Sei lá, mas tenho achado a nossa vida meio besta. Eu não digo a minha, a sua ou a de qualquer outro ser humano em especial, muito menos a vida de uma pessoal, hum... mais especial, sei lá porquê. Estou falando mesmo da vida humana, em geral, absolutamente generalizante.
É que fiquei pensando em quanta gente há no mundo... Que vivemos uns 80 anos, apenas, e que, em duas gerações somos completamente esquecidos para nunca mais sermos lembrados e que, enquanto vivemos, ficamos nessa de crescer, se reproduzir, trabalhar, trabalhar, trabalhar, talvez ir a alguns churrascos e pronto. Fiquei pensando em como simplesmente acordamos de madrugada, pegamos aquele metrô lotado pela manhã, fazemos um trabalho que às vezes não tem mesmo nenhum sentido, depois vamos para casa, assistir à TV e dormir apenas para começar de novo.
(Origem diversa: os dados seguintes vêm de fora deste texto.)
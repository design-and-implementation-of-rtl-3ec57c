// tb_ldpca_basic_cn: exhaustive check of the 3-input minimum-value
// generator against a sort of the three inputs.
module tb_ldpca_basic_cn;
  localparam int W = 4;
  logic [W-1:0] x0, x1, x2, min_1st, min_2nd;
  int checks = 0, failures = 0;

  ldpca_basic_cn #(.W(W)) dut (.*);

  initial begin
    for (int a = 0; a < 16; a++)
      for (int b = 0; b < 16; b++)
        for (int c = 0; c < 16; c++) begin
          int s [3];
          int t;
          x0 = W'(a); x1 = W'(b); x2 = W'(c);
          s[0] = a; s[1] = b; s[2] = c;
          for (int i = 0; i < 2; i++)
            for (int j = 0; j < 2 - i; j++)
              if (s[j] > s[j+1]) begin t = s[j]; s[j] = s[j+1]; s[j+1] = t; end
          #1;
          checks++;
          if (min_1st != W'(s[0]) || min_2nd != W'(s[1])) begin
            failures++;
            if (failures < 5) $display("FAIL %0d %0d %0d -> %0d %0d", a, b, c, min_1st, min_2nd);
          end
        end
    $display("TB_RESULT checks=%0d failures=%0d", checks, failures);
    $finish;
  end

  initial begin
    #100000;
    failures++;
    $display("TB_RESULT checks=%0d failures=%0d", checks, failures);
    $finish;
  end
endmodule
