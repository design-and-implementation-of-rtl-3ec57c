// ldpca_deaccumulator: turns accumulated syndrome bits back into the
// syndrome bit of a merged check node.
//
// A merged check node covering basic check nodes j..k of a group has the
// syndrome A[k] xor A[j-1] (or A[k] alone when j = 0), where A is the running
// XOR of the group's syndrome bits. The segment is given by the parameters
// FIRST and LAST, so each instance is a single XOR gate wired to the
// syndrome buffer. Combinational.
module ldpca_deaccumulator #(
  parameter int GROUP = 66,
  parameter int FIRST = 0,
  parameter int LAST  = 0
) (
  input  logic [GROUP-1:0] acc_syn,   // accumulated syndrome bits of a group
  output logic             syn        // syndrome of the merged check node
);
  if (FIRST == 0) begin : g_first
    assign syn = acc_syn[LAST];
  end else begin : g_rest
    assign syn = acc_syn[LAST] ^ acc_syn[FIRST-1];
  end
endmodule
E então... É só isso? Essa vida besta? Então que diferença faz um ou outro genocídio, afinal? É tão “eee-oe vida de gado, povo marcado, povo feliz”...
Fiquei pensando que passamos anos numa escola que fica ensinando trigonometria, nos preparando... Efetivamente para quê? Para batermos ponto? E que nossos pais simplesmente nos preparam para “termos independência” e nos cuidarmos sozinhos... Para quê? Para comprarmos, vendermos e necessitarmos trabalhar para pagar nossa comida.
E isso nem tem relação com o nível social, não... Estive pensando em quantas pessoas são pagas para ler documentos. Outras para escrever decretos legislativo, outras para decidir se o que outras fizeram estava certo ou errado... E o quanto essas ações, por mais que influenciem uma comunidade (e eu questiono se influenciam mesmo), não são, para quem as fazem, tão destituídas de sentido de finalidade quanto apertar um parafuso no filme Tempos Modernos.
A nossa vida é muito estranha... Há pessoas cuja única função é levar outras para outros lugares. Elas apenas fazem isso, durante 8 horas de um dia de 24 horas... É um trabalho muito útil, é verdade, mas que, se pararmos para pensar, é destituído de sentido real para que o faz. Outras pessoas são apenas preparadas para falar em nome de outras pessoas, defendendo as causas dessas pessoas, perante um terceiro que não tem nada a ver com isso. É um bom trabalho para alguns, dá muito dinheiro e prosperidade, mas... Mais uma vez, sem sentido!
Por que as pessoas simplesmente não vão para seus trabalhos?
Por que elas não dizem para o juiz o que é certo ou errado?
Por que esse juiz tem apenas a função de dizer o que é certo e errado? Por que ele não pode fazer outras coisas?
O que eu quero dizer com isso é: cadê a criatividade? Cadê o trabalho que, sim, pode dar dor de cabeça, mas é satisfatório, é o local onde o ser humano desenvolve suas potencialidades e mostra-se à sociedade e a ele mesmo como ser autônomo? Não existe... Ou existe em uma escala muito pequena que apenas confirma sua não existência.
Para quê o trabalho? Para quê toda essa complexidade de sistemas, coisas? O mundo é muito complexo, complexo demais, precisa de engrenagens demais para, na realidade, não funcionar direito. Sim, por que quem efetivamente tem se beneficiado desse sistema? O capitalismo? Os homens ricos? Podem realmente ter dinheiro, mas realmente se beneficiaram do sistema? Em quantas gerações serão esquecidos? Quanto de prazer e de desenvolvimento de potencialidades conseguiram realizar?
Eu não sei...
Só sei que tenho achado essa vida muito besta.
Besta demais.
E o ser humano nada mais do que um animal. Um animal tão racional quanto qualquer outro animal, só que com mania de complexidade que faz com que tudo fique exatamente do jeito que foi: uma vida besta, que não leva a nada, é só sofrimento e depois esquecimento, nem nada.